Teresa Ribera raised the alarm over how companies can “entrench corporate power” in AI markets, as her regulators pursue alleged risks posed by giants including Nvidia and Meta Platforms.
“We are looking at the entire AI stack,” Ribera told Berlin’s International Conference on Competition on Thursday, referring to the set of technologies and services that underpin AI systems. She said the focus is not just on the final applications “but also on underlying models that power them, the data the models are trained on and the cloud infrastructure and energy sources at their foundation.”
Officials have already been homing in on potential bottlenecks such as Nvidia’s dominance in the market for graphics processing units, adding to scrutiny from the French antitrust regulator. GPUs have become one of the most scarce resources in the tech world, with cloud computing providers competing with one another to get access to them.

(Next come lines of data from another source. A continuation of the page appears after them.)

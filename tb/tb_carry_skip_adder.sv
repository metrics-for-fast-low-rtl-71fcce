// tb_carry_skip_adder: checks carry_skip_adder against integer addition.
// Instances: the default 32-bit adder with 8-bit blocks, and the other sizes
// compared: 16 bits with 4- and 8-bit blocks, 32 bits with 16-bit blocks, 64 bits
// with 8-, 16- and 32-bit blocks.
// Every instance gets corner cases (carry chains over the full width) and random
// operands, half of them biased towards long carry chains (y = ~x with one bit
// flipped, so a carry crosses many blocks).  The expected {cout, s} is the
// integer sum x + y + cin.  The test also counts how often a carry entering a
// fully propagating block had to skip it, and fails if that never happened.
module tb_carry_skip_adder;
  logic [31:0] d_x, d_y, d_s;
  logic        d_cin, d_cout;
  carry_skip_adder  u_d (.x(d_x), .y(d_y), .cin(d_cin), .s(d_s), .cout(d_cout));

  logic [15:0] n16k4_x, n16k4_y, n16k4_s;
  logic        n16k4_cin, n16k4_cout;
  carry_skip_adder #(.N(16), .K(4)) u_n16k4 (.x(n16k4_x), .y(n16k4_y), .cin(n16k4_cin), .s(n16k4_s), .cout(n16k4_cout));

  logic [15:0] n16k8_x, n16k8_y, n16k8_s;
  logic        n16k8_cin, n16k8_cout;
  carry_skip_adder #(.N(16), .K(8)) u_n16k8 (.x(n16k8_x), .y(n16k8_y), .cin(n16k8_cin), .s(n16k8_s), .cout(n16k8_cout));

  logic [31:0] n32k16_x, n32k16_y, n32k16_s;
  logic        n32k16_cin, n32k16_cout;
  carry_skip_adder #(.N(32), .K(16)) u_n32k16 (.x(n32k16_x), .y(n32k16_y), .cin(n32k16_cin), .s(n32k16_s), .cout(n32k16_cout));

  logic [63:0] n64k8_x, n64k8_y, n64k8_s;
  logic        n64k8_cin, n64k8_cout;
  carry_skip_adder #(.N(64), .K(8)) u_n64k8 (.x(n64k8_x), .y(n64k8_y), .cin(n64k8_cin), .s(n64k8_s), .cout(n64k8_cout));

  logic [63:0] n64k16_x, n64k16_y, n64k16_s;
  logic        n64k16_cin, n64k16_cout;
  carry_skip_adder #(.N(64), .K(16)) u_n64k16 (.x(n64k16_x), .y(n64k16_y), .cin(n64k16_cin), .s(n64k16_s), .cout(n64k16_cout));

  logic [63:0] n64k32_x, n64k32_y, n64k32_s;
  logic        n64k32_cin, n64k32_cout;
  carry_skip_adder #(.N(64), .K(32)) u_n64k32 (.x(n64k32_x), .y(n64k32_y), .cin(n64k32_cin), .s(n64k32_s), .cout(n64k32_cout));

  int checks = 0, failures = 0;
  int n_skip = 0;

  initial begin
    #10000000;
    failures++;
    $display("watchdog expired");
    $display("TB_RESULT checks=%0d failures=%0d", checks, failures);
    $finish;
  end

  // a carry of 1 entering a block whose bits all propagate (lo..lo+k-1)
  function automatic bit skipped(logic [63:0] xa, logic [63:0] xb, logic xc, int lo, int k);
    logic [64:0] sum;
    logic [64:0] carries;
    sum     = {1'b0, xa} + {1'b0, xb} + 65'(xc);
    carries = sum ^ {1'b0, xa} ^ {1'b0, xb};
    return carries[lo] && (((xa ^ xb) >> lo) & ((64'd1 << k) - 1)) == ((64'd1 << k) - 1);
  endfunction

  task automatic check_d(logic [31:0] xa, logic [31:0] xb, logic xc);
    logic [32:0] exp;
    int blk [3][2] = '{'{8, 8}, '{16, 8}, '{24, 8}};
    d_x = xa; d_y = xb; d_cin = xc;
    #1;
    exp = {1'b0, xa} + {1'b0, xb} + 33'(xc);
    checks++;
    if ({d_cout, d_s} !== exp) begin
      failures++;
      if (failures < 10) $display("FAIL d: %h + %h + %0b = %h, got %h", xa, xb, xc, exp, {d_cout, d_s});
    end
    foreach (blk[i]) if (skipped(64'(xa), 64'(xb), xc, blk[i][0], blk[i][1])) n_skip++;
  endtask

  task automatic run_d(int n);
    logic [31:0] r;
    check_d('1, '0, 1'b1);
    check_d('1, '1, 1'b1);
    check_d('1, '1, 1'b0);
    check_d({(32/2){2'b01}}, {(32/2){2'b10}}, 1'b1);
    check_d(32'(1), '1, 1'b0);
    check_d('0, '0, 1'b0);
    for (int i = 0; i < n; i++) begin
      r = 32'({$urandom, $urandom});
      if (i % 2 == 0) check_d(r, 32'({$urandom, $urandom}), 1'($urandom));
      else            check_d(r, ~r ^ (32'(1) << ($urandom % 32)), 1'($urandom));
    end
  endtask

  task automatic check_n16k4(logic [15:0] xa, logic [15:0] xb, logic xc);
    logic [16:0] exp;
    int blk [3][2] = '{'{4, 4}, '{8, 4}, '{12, 4}};
    n16k4_x = xa; n16k4_y = xb; n16k4_cin = xc;
    #1;
    exp = {1'b0, xa} + {1'b0, xb} + 17'(xc);
    checks++;
    if ({n16k4_cout, n16k4_s} !== exp) begin
      failures++;
      if (failures < 10) $display("FAIL n16k4: %h + %h + %0b = %h, got %h", xa, xb, xc, exp, {n16k4_cout, n16k4_s});
    end
    foreach (blk[i]) if (skipped(64'(xa), 64'(xb), xc, blk[i][0], blk[i][1])) n_skip++;
  endtask

  task automatic run_n16k4(int n);
    logic [15:0] r;
    check_n16k4('1, '0, 1'b1);
    check_n16k4('1, '1, 1'b1);
    check_n16k4('1, '1, 1'b0);
    check_n16k4({(16/2){2'b01}}, {(16/2){2'b10}}, 1'b1);
    check_n16k4(16'(1), '1, 1'b0);
    check_n16k4('0, '0, 1'b0);
    for (int i = 0; i < n; i++) begin
      r = 16'({$urandom, $urandom});
      if (i % 2 == 0) check_n16k4(r, 16'({$urandom, $urandom}), 1'($urandom));
      else            check_n16k4(r, ~r ^ (16'(1) << ($urandom % 16)), 1'($urandom));
    end
  endtask

  task automatic check_n16k8(logic [15:0] xa, logic [15:0] xb, logic xc);
    logic [16:0] exp;
    int blk [1][2] = '{'{8, 8}};
    n16k8_x = xa; n16k8_y = xb; n16k8_cin = xc;
    #1;
    exp = {1'b0, xa} + {1'b0, xb} + 17'(xc);
    checks++;
    if ({n16k8_cout, n16k8_s} !== exp) begin
      failures++;
      if (failures < 10) $display("FAIL n16k8: %h + %h + %0b = %h, got %h", xa, xb, xc, exp, {n16k8_cout, n16k8_s});
    end
    foreach (blk[i]) if (skipped(64'(xa), 64'(xb), xc, blk[i][0], blk[i][1])) n_skip++;
  endtask

  task automatic run_n16k8(int n);
    logic [15:0] r;
    check_n16k8('1, '0, 1'b1);
    check_n16k8('1, '1, 1'b1);
    check_n16k8('1, '1, 1'b0);
    check_n16k8({(16/2){2'b01}}, {(16/2){2'b10}}, 1'b1);
    check_n16k8(16'(1), '1, 1'b0);
    check_n16k8('0, '0, 1'b0);
    for (int i = 0; i < n; i++) begin
      r = 16'({$urandom, $urandom});
      if (i % 2 == 0) check_n16k8(r, 16'({$urandom, $urandom}), 1'($urandom));
      else            check_n16k8(r, ~r ^ (16'(1) << ($urandom % 16)), 1'($urandom));
    end
  endtask

  task automatic check_n32k16(logic [31:0] xa, logic [31:0] xb, logic xc);
    logic [32:0] exp;
    int blk [1][2] = '{'{16, 16}};
    n32k16_x = xa; n32k16_y = xb; n32k16_cin = xc;
    #1;
    exp = {1'b0, xa} + {1'b0, xb} + 33'(xc);
    checks++;
    if ({n32k16_cout, n32k16_s} !== exp) begin
      failures++;
      if (failures < 10) $display("FAIL n32k16: %h + %h + %0b = %h, got %h", xa, xb, xc, exp, {n32k16_cout, n32k16_s});
    end
    foreach (blk[i]) if (skipped(64'(xa), 64'(xb), xc, blk[i][0], blk[i][1])) n_skip++;
  endtask

  task automatic run_n32k16(int n);
    logic [31:0] r;
    check_n32k16('1, '0, 1'b1);
    check_n32k16('1, '1, 1'b1);
    check_n32k16('1, '1, 1'b0);
    check_n32k16({(32/2){2'b01}}, {(32/2){2'b10}}, 1'b1);
    check_n32k16(32'(1), '1, 1'b0);
    check_n32k16('0, '0, 1'b0);
    for (int i = 0; i < n; i++) begin
      r = 32'({$urandom, $urandom});
      if (i % 2 == 0) check_n32k16(r, 32'({$urandom, $urandom}), 1'($urandom));
      else            check_n32k16(r, ~r ^ (32'(1) << ($urandom % 32)), 1'($urandom));
    end
  endtask

  task automatic check_n64k8(logic [63:0] xa, logic [63:0] xb, logic xc);
    logic [64:0] exp;
    int blk [7][2] = '{'{8, 8}, '{16, 8}, '{24, 8}, '{32, 8}, '{40, 8}, '{48, 8}, '{56, 8}};
    n64k8_x = xa; n64k8_y = xb; n64k8_cin = xc;
    #1;
    exp = {1'b0, xa} + {1'b0, xb} + 65'(xc);
    checks++;
    if ({n64k8_cout, n64k8_s} !== exp) begin
      failures++;
      if (failures < 10) $display("FAIL n64k8: %h + %h + %0b = %h, got %h", xa, xb, xc, exp, {n64k8_cout, n64k8_s});
    end
    foreach (blk[i]) if (skipped(64'(xa), 64'(xb), xc, blk[i][0], blk[i][1])) n_skip++;
  endtask

  task automatic run_n64k8(int n);
    logic [63:0] r;
    check_n64k8('1, '0, 1'b1);
    check_n64k8('1, '1, 1'b1);
    check_n64k8('1, '1, 1'b0);
    check_n64k8({(64/2){2'b01}}, {(64/2){2'b10}}, 1'b1);
    check_n64k8(64'(1), '1, 1'b0);
    check_n64k8('0, '0, 1'b0);
    for (int i = 0; i < n; i++) begin
      r = 64'({$urandom, $urandom});
      if (i % 2 == 0) check_n64k8(r, 64'({$urandom, $urandom}), 1'($urandom));
      else            check_n64k8(r, ~r ^ (64'(1) << ($urandom % 64)), 1'($urandom));
    end
  endtask

  task automatic check_n64k16(logic [63:0] xa, logic [63:0] xb, logic xc);
    logic [64:0] exp;
    int blk [3][2] = '{'{16, 16}, '{32, 16}, '{48, 16}};
    n64k16_x = xa; n64k16_y = xb; n64k16_cin = xc;
    #1;
    exp = {1'b0, xa} + {1'b0, xb} + 65'(xc);
    checks++;
    if ({n64k16_cout, n64k16_s} !== exp) begin
      failures++;
      if (failures < 10) $display("FAIL n64k16: %h + %h + %0b = %h, got %h", xa, xb, xc, exp, {n64k16_cout, n64k16_s});
    end
    foreach (blk[i]) if (skipped(64'(xa), 64'(xb), xc, blk[i][0], blk[i][1])) n_skip++;
  endtask

  task automatic run_n64k16(int n);
    logic [63:0] r;
    check_n64k16('1, '0, 1'b1);
    check_n64k16('1, '1, 1'b1);
    check_n64k16('1, '1, 1'b0);
    check_n64k16({(64/2){2'b01}}, {(64/2){2'b10}}, 1'b1);
    check_n64k16(64'(1), '1, 1'b0);
    check_n64k16('0, '0, 1'b0);
    for (int i = 0; i < n; i++) begin
      r = 64'({$urandom, $urandom});
      if (i % 2 == 0) check_n64k16(r, 64'({$urandom, $urandom}), 1'($urandom));
      else            check_n64k16(r, ~r ^ (64'(1) << ($urandom % 64)), 1'($urandom));
    end
  endtask

  task automatic check_n64k32(logic [63:0] xa, logic [63:0] xb, logic xc);
    logic [64:0] exp;
    int blk [1][2] = '{'{32, 32}};
    n64k32_x = xa; n64k32_y = xb; n64k32_cin = xc;
    #1;
    exp = {1'b0, xa} + {1'b0, xb} + 65'(xc);
    checks++;
    if ({n64k32_cout, n64k32_s} !== exp) begin
      failures++;
      if (failures < 10) $display("FAIL n64k32: %h + %h + %0b = %h, got %h", xa, xb, xc, exp, {n64k32_cout, n64k32_s});
    end
    foreach (blk[i]) if (skipped(64'(xa), 64'(xb), xc, blk[i][0], blk[i][1])) n_skip++;
  endtask

  task automatic run_n64k32(int n);
    logic [63:0] r;
    check_n64k32('1, '0, 1'b1);
    check_n64k32('1, '1, 1'b1);
    check_n64k32('1, '1, 1'b0);
    check_n64k32({(64/2){2'b01}}, {(64/2){2'b10}}, 1'b1);
    check_n64k32(64'(1), '1, 1'b0);
    check_n64k32('0, '0, 1'b0);
    for (int i = 0; i < n; i++) begin
      r = 64'({$urandom, $urandom});
      if (i % 2 == 0) check_n64k32(r, 64'({$urandom, $urandom}), 1'($urandom));
      else            check_n64k32(r, ~r ^ (64'(1) << ($urandom % 64)), 1'($urandom));
    end
  endtask

  initial begin
    run_d(20000);
    run_n16k4(20000);
    run_n16k8(20000);
    run_n32k16(20000);
    run_n64k8(20000);
    run_n64k16(20000);
    run_n64k32(20000);
    checks++;
    if (n_skip == 0) begin
      failures++;
      $display("FAIL no carry ever skipped a block");
    end
    $display("TB_RESULT checks=%0d failures=%0d", checks, failures);
    $finish;
  end
endmodule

Nvidia’s prized H100 processing units have helped them gain a market share of above 80%, according to estimates, ahead of rivals Intel and Advanced Micro Devices.
Should any future formal EU antitrust investigation be started, firms accused of violations would run the risk of demands to change their business practices, and hefty fines.
More recently in AI markets, commission watchdogs have been probing moves from Meta to shut out rival AI chatbots from accessing WhatsApp to provide their services. It warned earlier this year that Meta’s conduct “risks blocking competitors from entering or expanding in the rapidly growing market for AI assistants.”
Ribera said on Thursday that a recent proposal from Meta to start charging a fee rather than impose an outright ban is being carefully assessed by her team, which will soon come to a decision on whether it’s necessary to intervene further.